I'm not sure wether this was part of the question, but to be clear about how the comparator works:
You have an order specified by ordered list $order and a special comparator callback list_cmp which (should) return wether argument

• $a is smaller than $b (return -1 or a value < 0)
• $a greater than $b (return 1 or a value > 0)
• $a equal $b (return 0)

list_cmp does this by looking up its order table and rather checking if

• $a has a smaller (or equal) order in which case the loop exits early with return 0 or if
• $b has a smaller order in which case the loop exits early with return 1.

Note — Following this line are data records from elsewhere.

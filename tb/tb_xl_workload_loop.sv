// tb_xl_workload_loop: a memory-bug-detection workload through the whole
// chip at default size.  The monitored program is the loop
//
//     q = p + i;  k = *q;  j = k*k + i;  *q = j + y;  i++;   (1024 times)
//
// laid out as SPARC-like 4-byte instructions from PC 0x10000, running on
// core 0.  A behavioural in-order pipeline fetches it (forward bits from an
// annotation section built by the testbench), places the bits into the ROB
// and commits it.  The monitor has to verify every load and store address.
// Three ways of feeding it are run one after the other:
//   1. table-driven: the load and store PCs are table entries, so each
//      iteration sends two data addresses (2048 messages);
//   2. forward-bit, "send q and i": the annotation marks the add that makes
//      q and the increment of i (2048 messages);
//   3. forward-bit, "send p only": only the instruction that produces p
//      before the loop is marked (1 message); the monitor recomputes every q.
// For each run the message count is checked, and every load/store address
// the monitor obtains or derives must equal the address the program used.
module tb_xl_workload_loop;
  import xl_pkg::*;

  localparam int NC = 4;
  localparam int ITER = 1024;
  localparam logic [31:0] QBASE = 32'h0100_0000;
  localparam logic [31:0] P_VAL = 32'h8000_a000;
  // PCs of the program
  localparam logic [31:0] PC_P = 32'h10000, PC_I0 = 32'h10004, PC_Q = 32'h10008, PC_LD = 32'h1000c,
                          PC_MUL = 32'h10010, PC_ADD = 32'h10014, PC_ADDY = 32'h10018,
                          PC_ST = 32'h1001c, PC_INC = 32'h10020, PC_BR = 32'h10024;

  logic clk = 0, rst_n = 0;
  logic [NC-1:0] cfg_we; logic [NC-1:0][7:0] cfg_addr; logic [NC-1:0][63:0] cfg_wdata;
  logic [NC-1:0] enabled, suspended; xl_mode_e [NC-1:0] mode;
  logic [NC-1:0] if_valid, if_ready, fb_valid, fb_bit, fb_ready;
  logic [NC-1:0][31:0] if_pc, ann_req_addr;
  logic [NC-1:0] ann_req_valid, ann_req_ready, ann_rsp_valid; logic [NC-1:0][7:0] ann_rsp_data;
  logic [NC-1:0][1:0] rob_ins_en, rob_ins_fb; logic [NC-1:0][1:0][5:0] rob_ins_idx;
  logic [NC-1:0] cm_valid, cm_ready; xl_commit_t [NC-1:0] cm_rec; logic [NC-1:0][5:0] cm_rob_idx;
  logic [NC-1:0] kern_req, kern_stall, ev_fwd, ev_qstall, update_bit;
  logic mon_rd_en, mon_rd_valid, q_init_busy; logic [31:0] mon_rd_addr; xl_msg_t mon_rd_msg;
  logic [16:0] q_count;

  xl_top dut (.*);

  int checks = 0, failures = 0;
  always #5 clk = ~clk;
  initial begin
    repeat (1_000_000) @(posedge clk);
    failures++;
    $display("TB_RESULT checks=%0d failures=%0d", checks, failures);
    $finish;
  end
  task automatic chk(logic c, string what);
    checks++;
    if (!c) begin failures++; if (failures < 20) $display("FAIL %s", what); end
  endtask

  // ---------------- dynamic instruction trace ----------------
  // trace[2 + 8*it + 1] is the load and trace[2 + 8*it + 5] the store of
  // iteration it
  localparam int NDYN = 2 + 8 * ITER;
  xl_commit_t trace [NDYN];
  function automatic void build_trace();
    int n = 0;
    logic [63:0] i, k, j, q;
    trace[n++] = '{pc: PC_P,  is_mem: 1'b0, daddr: 32'h0, result: 64'(P_VAL)};
    trace[n++] = '{pc: PC_I0, is_mem: 1'b0, daddr: 32'h0, result: 64'h0};
    for (int it = 0; it < ITER; it++) begin
      i = 64'(it); q = 64'(P_VAL) + 4 * i; k = i ^ 64'h55; j = k * k + i;
      trace[n++] = '{pc: PC_Q,    is_mem: 1'b0, daddr: 32'h0,     result: q};
      trace[n++] = '{pc: PC_LD,   is_mem: 1'b1, daddr: q[31:0],   result: k};
      trace[n++] = '{pc: PC_MUL,  is_mem: 1'b0, daddr: 32'h0,     result: k * k};
      trace[n++] = '{pc: PC_ADD,  is_mem: 1'b0, daddr: 32'h0,     result: j};
      trace[n++] = '{pc: PC_ADDY, is_mem: 1'b0, daddr: 32'h0,     result: j + 7};
      trace[n++] = '{pc: PC_ST,   is_mem: 1'b1, daddr: q[31:0],   result: j + 7};
      trace[n++] = '{pc: PC_INC,  is_mem: 1'b0, daddr: 32'h0,     result: i + 1};
      trace[n++] = '{pc: PC_BR,   is_mem: 1'b0, daddr: 32'h0,     result: 64'h0};
    end
  endfunction

  // ---------------- annotation section (ABR = 0x0f000000, code base 0x10000) ----------------
  logic [7:0] ann [16];   // 16 bytes cover 128 instructions
  function automatic void mark(logic [31:0] pc);
    int off = int'(pc & 32'hffff);
    ann[off / 32][7 - (off / 4) % 8] = 1'b1;
  endfunction
  logic [31:0] pa[$];
  always @(posedge clk) begin
    if (rst_n && ann_req_valid[0] && ann_req_ready[0]) pa.push_back(ann_req_addr[0]);
    #1;
    ann_rsp_valid[0] = 0;
    if (pa.size() > 0) begin ann_rsp_valid[0] = 1; ann_rsp_data[0] = ann[pa.pop_front() & 32'hf]; end
  end

  // ---------------- in-order pipeline model on core 0 ----------------
  int fetched, inserted, committed;
  logic running;
  always @(posedge clk) begin
    if (rst_n && running && fb_valid[0] && fb_ready[0]) inserted <= inserted + 1;
    if (rst_n && running && cm_valid[0] && cm_ready[0]) committed <= committed + 1;
    if (rst_n && running && if_valid[0] && if_ready[0]) fetched <= fetched + 1;
  end
  always_comb begin
    if_valid = '0; if_pc = '0; cm_valid = '0; cm_rec = '0; cm_rob_idx = '0;
    rob_ins_en = '0; rob_ins_idx = '0; rob_ins_fb = '0;
    // fetch while the ROB (64 entries) has room
    if_valid[0] = running && (fetched < NDYN) && (fetched - committed < 60);
    if_pc[0]    = (fetched < NDYN) ? trace[fetched].pc : 32'h0;
    rob_ins_en[0][0]  = running && fb_valid[0] && fb_ready[0];
    rob_ins_idx[0][0] = 6'(inserted % 64);
    rob_ins_fb[0][0]  = fb_bit[0];
    cm_valid[0]   = running && (committed < inserted);
    cm_rec[0]     = (committed < NDYN) ? trace[committed] : '0;
    cm_rob_idx[0] = 6'(committed % 64);
  end

  // ---------------- monitor ----------------
  xl_msg_t     got[$];
  int unsigned mon_ptr = 0;
  always @(posedge clk) begin
    if (rst_n && mon_rd_valid) begin got.push_back(mon_rd_msg); mon_ptr = (mon_ptr + 1) % 65536; end
    #1;
    mon_rd_en   = rst_n && !mon_rd_valid;
    mon_rd_addr = QBASE + mon_ptr * 8;
  end

  task automatic cfg(logic [7:0] a, logic [63:0] d);
    cfg_we[0] = 1; cfg_addr[0] = a; cfg_wdata[0] = d;
    @(posedge clk); #1 cfg_we[0] = 0;
  endtask

  task automatic run(string name, int exp_msgs);
    longint t0;
    got.delete();
    fetched = 0; inserted = 0; committed = 0;
    cfg(CFG_RQR, 64'(mon_ptr * 8));
    t0 = $time;
    running = 1;
    while (committed < NDYN) @(posedge clk);
    running = 0;
    repeat (20) @(posedge clk); #1;
    $display("%s: %0d instructions in %0d cycles, %0d messages", name, NDYN, ($time - t0) / 10, got.size());
    chk(got.size() == exp_msgs, {name, ": message count"});
  endtask

  int verified;
  xl_commit_t r;
  logic [63:0] q, p;
  initial begin
    cfg_we = '0; cfg_addr = '0; cfg_wdata = '0; fb_ready = '1; kern_req = '0;
    ann_req_ready = '1; ann_rsp_valid = '0; ann_rsp_data = '0; running = 0;
    fetched = 0; inserted = 0; committed = 0; mon_rd_en = 0; mon_rd_addr = QBASE;
    for (int b = 0; b < 16; b++) ann[b] = 8'h00;
    build_trace();
    repeat (3) @(posedge clk); #1 rst_n = 1;
    while (q_init_busy) @(posedge clk);
    #1;
    cfg(CFG_QBR, 64'(QBASE));
    cfg(CFG_ABR, 64'h0f00_0000);
    cfg(CFG_CMASK, 64'h0000_ffff);

    // 1. table-driven: load and store PCs in the table, types 1 and 2
    cfg(CFG_TAG, {31'b0, FLAG_I, PC_LD}); cfg(CFG_CARE, 64'hffff_ffff);
    cfg(CFG_TBLWR, (64'd0 << 16) | (1 << 8) | (1 << 7) | 64'd1);
    cfg(CFG_TAG, {31'b0, FLAG_I, PC_ST});
    cfg(CFG_TBLWR, (64'd1 << 16) | (1 << 8) | (1 << 7) | 64'd2);
    cfg(CFG_CTRL, 64'h1);
    run("table-driven", 2 * ITER);
    verified = 0;
    for (int m = 0; m < got.size(); m++) begin
      r = trace[2 + 8 * (m / 2) + ((m % 2 != 0) ? 5 : 1)];
      if (got[m].kind == MSG_MADDR && got[m].payload == 64'(r.daddr) && got[m].ttype == 4'((m % 2) + 1))
        verified++;
    end
    chk(verified == 2 * ITER, "table-driven: every load/store address verified");

    // 2. forward-bit, q and i sent; the load and store must use exactly q
    mark(PC_Q); mark(PC_INC);
    cfg(CFG_CTRL, 64'h3);
    run("forward q and i", 2 * ITER);
    verified = 0;
    for (int m = 0; m + 1 < got.size(); m += 2) begin
      q = got[m].payload;
      if (got[m].kind == MSG_VALUE && got[m + 1].kind == MSG_VALUE && got[m + 1].payload == 64'(32'(m / 2 + 1)) &&
          q == 64'(trace[2 + 8 * (m / 2) + 1].daddr) && q == 64'(trace[2 + 8 * (m / 2) + 5].daddr))
        verified += 2;
    end
    chk(verified == 2 * ITER, "forward q and i: every load/store address verified");

    // 3. forward-bit, p only: the monitor computes q = p + i itself (int pointers, 4 bytes)
    for (int b = 0; b < 16; b++) ann[b] = 8'h00;
    mark(PC_P);
    run("forward p only", 1);
    verified = 0;
    if (got.size() == 1 && got[0].kind == MSG_VALUE) begin
      p = got[0].payload;
      for (int it = 0; it < ITER; it++)
        if (p + 64'(4 * it) == 64'(trace[2 + 8 * it + 1].daddr) &&
            p + 64'(4 * it) == 64'(trace[2 + 8 * it + 5].daddr)) verified += 2;
    end
    chk(got.size() == 1 && got[0].payload == 64'(P_VAL), "forward p only: one message carrying p");
    chk(verified == 2 * ITER, "forward p only: every load/store address derived");
    $display("TB_RESULT checks=%0d failures=%0d", checks, failures);
    $finish;
  end
endmodule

Be aware that this is wrong according to the PHP Documentation which states it wants positive/negative/0 as return values. This is only correct if you know that the internals only check for comparator($a,$b) > 0, meaning it only checks if $b is smaller than and not equal to $a, making this a comparison order of $a <= order of $b. It can easily break if the code starts to check for $a being smaller than and not equal to $b.

2. How does the quicksort sorting work?

For starters I'm assuming you are using PHP 7 or higher. In that case you hit a special case with 6-15 Element sized arrays. PHP 7+ does not seem to use quicksort for short lists, instead it uses an Insertion Sort Variant (which is most probably faster due to Hardware related stuff like caching/code locality). You can check the sorting source code f.e. on the Github PHP Mirror (as an example: PHP 7.0 Zend/Zend_sort.c Line 177-198).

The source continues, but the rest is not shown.